Below are some entries. Output each one exactly as it appears.

EXTRACTED INFORMATION below:

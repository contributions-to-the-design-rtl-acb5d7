// hermes_a_input_port: input port of the Hermes-A / Hermes-AA router.
//
// Tokens arrive as 4-phase dual-rail flits (8 data bits, BOP, EOP) and take
// one of three paths:
//  (1) the first flit (BOP=1) goes to the path calculation
//      (hermes_a_path_calc), whose 4-bit dual-rail one-hot decision is kept
//      for the rest of the packet in the routing-decision loop; the flit is
//      then sent to the chosen output;
//  (2) intermediate flits follow the stored decision;
//  (3) the last flit (EOP=1) goes to the S-Control (hermes_a_s_control),
//      which sends it to the chosen output (its output A) and then a kill
//      token (its output B); the kill token frees the output port and
//      empties the decision loop.
// The stored decision is also presented on route_t/route_f, one dual-rail
// bit per reachable output, which the output ports turn into arbiter
// requests.
//
// Output channel k (0..3) leads to port k if k is below this port's own
// number and to port k+1 otherwise. Every channel is 4-phase: data then
// acknowledge up, spacer then acknowledge down; the upstream acknowledge
// (ack_in) rises after the downstream one and falls after it.
//
// This is a clocked model of the clockless port. In the original the loop
// that holds the decision is a ring of three dual-rail registers, the
// minimum for a 4-phase ring to circulate one token; here it is one register
// holding the same value. Two-flit minimum packet length is assumed (a
// one-flit packet would carry the kill code BOP=EOP=1).
module hermes_a_input_port
  import noc_pkg::*;
  import hermes_a_pkg::*;
#(
  parameter port_e IN_PORT = LOCAL,
  parameter bit    ROUTING = 1'b0
) (
  input  logic              clk,
  input  logic              rst_n,
  input  logic [3:0]        router_x,
  input  logic [3:0]        router_y,
  input  logic [NPORTS-1:0] out_busy,
  input  dr_tok_t           din,
  output logic              ack_in,
  output dr_tok_t [3:0]     dout,
  input  logic    [3:0]     ack_out,
  output logic    [3:0]     route_t,
  output logic    [3:0]     route_f
);
  typedef enum logic [1:0] {S_WAIT, S_FWD, S_REL, S_EOP} state_e;

  state_e        state;
  dr_tok_t       flit_q;
  logic          dec_valid;
  logic [3:0]    dec_q;
  logic [1:0]    k_q;
  dr4_t          pc_dest;
  logic          pc_valid;
  logic          din_ok, is_bop, is_eop;
  // S-Control hookup
  logic          s_req, s_ack, s_req_a, s_req_b, s_seen;
  dr_tok_t       s_dout_a, s_dout_b;

  assign din_ok = complete(din);
  assign is_bop = din.t[BOP_B];
  assign is_eop = din.t[EOP_B];

  hermes_a_path_calc #(.IN_PORT(IN_PORT), .ROUTING(ROUTING)) u_path (
    .flit(din), .router_x, .router_y, .out_busy,
    .flit_fwd(), .dest(pc_dest), .dest_valid(pc_valid), .port()
  );

  function automatic logic [1:0] onehot_idx(logic [3:0] v);
    logic [1:0] r;
    r = 2'd0;
    for (int unsigned i = 0; i < 4; i++) if (v[i]) r = 2'(i);
    return r;
  endfunction

  assign s_req = (state == S_EOP) && din_ok;

  hermes_a_s_control u_sctl (
    .clk, .rst_n,
    .req_in(s_req), .ack_out(s_ack), .din,
    .req_a(s_req_a), .ack_a(ack_out[k_q]), .dout_a(s_dout_a),
    .req_b(s_req_b), .ack_b(ack_out[k_q]), .dout_b(s_dout_b)
  );

  always_ff @(posedge clk) begin
    if (!rst_n) begin
      state     <= S_WAIT;
      flit_q    <= '0;
      dec_valid <= 1'b0;
      dec_q     <= '0;
      k_q       <= '0;
      s_seen    <= 1'b0;
    end else begin
      unique case (state)
        S_WAIT: if (din_ok) begin
          flit_q <= din;
          if (is_bop && pc_valid) begin
            dec_valid <= 1'b1;
            dec_q     <= pc_dest.t;
            k_q       <= onehot_idx(pc_dest.t);
          end
          state  <= (is_eop && !is_bop) ? S_EOP : S_FWD;
          s_seen <= 1'b0;
        end
        S_FWD: if (ack_out[k_q]) state <= S_REL;
        S_REL: if (!ack_out[k_q] && is_spacer(din)) state <= S_WAIT;
        S_EOP: begin
          if (s_ack) s_seen <= 1'b1;
          if (s_seen && !s_ack) begin
            dec_valid <= 1'b0;    // kill token sent: empty the loop
            state     <= S_WAIT;
          end
        end
        default: state <= S_WAIT;
      endcase
    end
  end

  always_comb begin
    dout = '0;
    unique case (state)
      S_FWD:   dout[k_q] = flit_q;
      S_EOP:   dout[k_q] = s_dout_a | s_dout_b;
      default: ;
    endcase
  end

  assign ack_in  = (state == S_REL) || ((state == S_EOP) && s_ack);
  assign route_t = dec_valid ? dec_q  : 4'b0000;
  assign route_f = dec_valid ? ~dec_q : 4'b0000;

endmodule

End of EXTRACTED INFORMATION.

▶ [FINISHED TASK]
repository contributions-to-the-design-rtl-acb5d7
// hermes_a_input_port: input port of the Hermes-A / Hermes-AA router.
//
// Tokens arrive as 4-phase dual-rail flits (8 data bits, BOP, EOP) and take
// one of three paths:
//  (1) the first flit (BOP=1) goes to the path calculation
//      (hermes_a_path_calc), whose 4-bit dual-rail one-hot decision is kept
//      for the rest of the packet in the routing-decision loop; the flit is
//      then sent to the chosen output;
//  (2) intermediate flits follow the stored decision;
//  (3) the last flit (EOP=1) goes to the S-Control (hermes_a_s_control),
//      which sends it to the chosen output (its output A) and then a kill
//      token (its output B); the kill token frees the output port and
//      empties the decision loop.
// The stored decision is also presented on route_t/route_f, one dual-rail
// bit per reachable output, which the output ports turn into arbiter
// requests.
//
// Output channel k (0..3) leads to port k if k is below this port's own
// number and to port k+1 otherwise. Every channel is 4-phase: data then
// acknowledge up, spacer then acknowledge down; the upstream acknowledge
// (ack_in) rises after the downstream one and falls after it.
//
// This is a clocked model of the clockless port. In the original the loop
// that holds the decision is a ring of three dual-rail registers, the
// minimum for a 4-phase ring to circulate one token; here it is one register
// holding the same value. Two-flit minimum packet length is assumed (a
// one-flit packet would carry the kill code BOP=EOP=1).
module hermes_a_input_port
  import noc_pkg::*;
  import hermes_a_pkg::*;
#(
  parameter port_e IN_PORT = LOCAL,
  parameter bit    ROUTING = 1'b0
) (
  input  logic              clk,
  input  logic              rst_n,
  input  logic [3:0]        router_x,
  input  logic [3:0]        router_y,
  input  logic [NPORTS-1:0] out_busy,
  input  dr_tok_t           din,
  output logic              ack_in,
  output dr_tok_t [3:0]     dout,
  input  logic    [3:0]     ack_out,
  output logic    [3:0]     route_t,
  output logic    [3:0]     route_f
);
  typedef enum logic [1:0] {S_WAIT, S_FWD, S_REL, S_EOP} state_e;

  state_e        state;
  dr_tok_t       flit_q;
  logic          dec_valid;
  logic [3:0]    dec_q;
  logic [1:0]    k_q;
  dr4_t          pc_dest;
  logic          pc_valid;
  logic          din_ok, is_bop, is_eop;
  // S-Control hookup
  logic          s_req, s_ack, s_req_a, s_req_b, s_seen;
  dr_tok_t       s_dout_a, s_dout_b;

  assign din_ok = complete(din);
  assign is_bop = din.t[BOP_B];
  assign is_eop = din.t[EOP_B];

  hermes_a_path_calc #(.IN_PORT(IN_PORT), .ROUTING(ROUTING)) u_path (
    .flit(din), .router_x, .router_y, .out_busy,
    .flit_fwd(), .dest(pc_dest), .dest_valid(pc_valid), .port()
  );

  function automatic logic [1:0] onehot_idx(logic [3:0] v);
    logic [1:0] r;
    r = 2'd0;
    for (int unsigned i = 0; i < 4; i++) if (v[i]) r = 2'(i);
    return r;
  endfunction

  assign s_req = (state == S_EOP) && din_ok;

  hermes_a_s_control u_sctl (
    .clk, .rst_n,
    .req_in(s_req), .ack_out(s_ack), .din,
    .req_a(s_req_a), .ack_a(ack_out[k_q]), .dout_a(s_dout_a),
    .req_b(s_req_b), .ack_b(ack_out[k_q]), .dout_b(s_dout_b)
  );

  always_ff @(posedge clk) begin
    if (!rst_n) begin
      state     <= S_WAIT;
      flit_q    <= '0;
      dec_valid <= 1'b0;
      dec_q     <= '0;
      k_q       <= '0;
      s_seen    <= 1'b0;
    end else begin
      unique case (state)
        S_WAIT: if (din_ok) begin
          flit_q <= din;
          if (is_bop && pc_valid) begin
            dec_valid <= 1'b1;
            dec_q     <= pc_dest.t;
            k_q       <= onehot_idx(pc_dest.t);
          end
          state  <= (is_eop && !is_bop) ? S_EOP : S_FWD;
          s_seen <= 1'b0;
        end
        S_FWD: if (ack_out[k_q]) state <= S_REL;
        S_REL: if (!ack_out[k_q] && is_spacer(din)) state <= S_WAIT;
        S_EOP: begin
          if (s_ack) s_seen <= 1'b1;
          if (s_seen && !s_ack) begin
            dec_valid <= 1'b0;    // kill token sent: empty the loop
            state     <= S_WAIT;
          end
        end
        default: state <= S_WAIT;
      endcase
    end
  end

  always_comb begin
    dout = '0;
    unique case (state)
      S_FWD:   dout[k_q] = flit_q;
      S_EOP:   dout[k_q] = s_dout_a | s_dout_b;
      default: ;
    endcase
  end

  assign ack_in  = (state == S_REL) || ((state == S_EOP) && s_ack);
  assign route_t = dec_valid ? dec_q  : 4'b0000;
  assign route_f = dec_valid ? ~dec_q : 4'b0000;

endmodule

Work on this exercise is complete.